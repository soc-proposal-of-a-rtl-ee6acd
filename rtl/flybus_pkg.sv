// flybus_pkg: types and constants shared by the flying master bus blocks.
//
// The bus is AMBA AHB with 32-bit address and data, as in the wrapper block
// diagrams (HADDR[31:0], HWDATA[31:0], HRESP[1:0], HTRANS[1:0], HBURST[2:0],
// HSIZE[2:0], HPROT[3:0]). The encodings are the standard AHB ones.
// ahb_ctrl_t bundles the address-phase signals that the wrappers and the
// shared bus steer as one unit; write data travels separately because it
// belongs to the data phase, one cycle later.
// The arbitration policies are the four the design is evaluated with.
package flybus_pkg;

  localparam int unsigned AW = 32;  // HADDR width
  localparam int unsigned DW = 32;  // HWDATA / HRDATA width

  typedef enum logic [1:0] {
    HTRANS_IDLE   = 2'b00,
    HTRANS_BUSY   = 2'b01,
    HTRANS_NONSEQ = 2'b10,
    HTRANS_SEQ    = 2'b11
  } htrans_e;

  typedef enum logic [2:0] {
    HBURST_SINGLE = 3'b000,
    HBURST_INCR   = 3'b001,
    HBURST_WRAP4  = 3'b010,
    HBURST_INCR4  = 3'b011,
    HBURST_WRAP8  = 3'b100,
    HBURST_INCR8  = 3'b101,
    HBURST_WRAP16 = 3'b110,
    HBURST_INCR16 = 3'b111
  } hburst_e;

  typedef enum logic [1:0] {
    HRESP_OKAY  = 2'b00,
    HRESP_ERROR = 2'b01,
    HRESP_RETRY = 2'b10,
    HRESP_SPLIT = 2'b11
  } hresp_e;

  // Address-phase control of one AHB master.
  typedef struct packed {
    logic [AW-1:0] haddr;
    htrans_e       htrans;
    logic          hwrite;
    logic [2:0]    hsize;
    hburst_e       hburst;
    logic [3:0]    hprot;
    logic          hlock;
  } ahb_ctrl_t;

  localparam ahb_ctrl_t AHB_CTRL_IDLE = '{
    haddr: '0, htrans: HTRANS_IDLE, hwrite: 1'b0, hsize: 3'b010,
    hburst: HBURST_SINGLE, hprot: 4'b0011, hlock: 1'b0};

  // Arbitration policies of the shared-bus arbiter.
  typedef enum logic [1:0] {
    ARB_FIXED   = 2'd0,  // lowest index wins
    ARB_RR      = 2'd1,  // round-robin after the last owner
    ARB_TDMA    = 2'd2,  // time wheel of slots, round-robin for unused slots
    ARB_LOTTERY = 2'd3   // random draw weighted by tickets
  } arb_policy_e;

  // True for NONSEQ and SEQ: a transfer that owns a data phase.
  function automatic logic is_active(htrans_e t);
    return (t == HTRANS_NONSEQ) || (t == HTRANS_SEQ);
  endfunction

  // True for SEQ and BUSY: the middle of a burst.
  function automatic logic in_burst(htrans_e t);
    return (t == HTRANS_SEQ) || (t == HTRANS_BUSY);
  endfunction

endpackage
=====
WHAT YOU HAVE TO DO
Copy each line holding the word "round" from the listing above.

REPLY
    ARB_RR      = 2'd1,  // round-robin after the last owner
    ARB_TDMA    = 2'd2,  // time wheel of slots, round-robin for unused slots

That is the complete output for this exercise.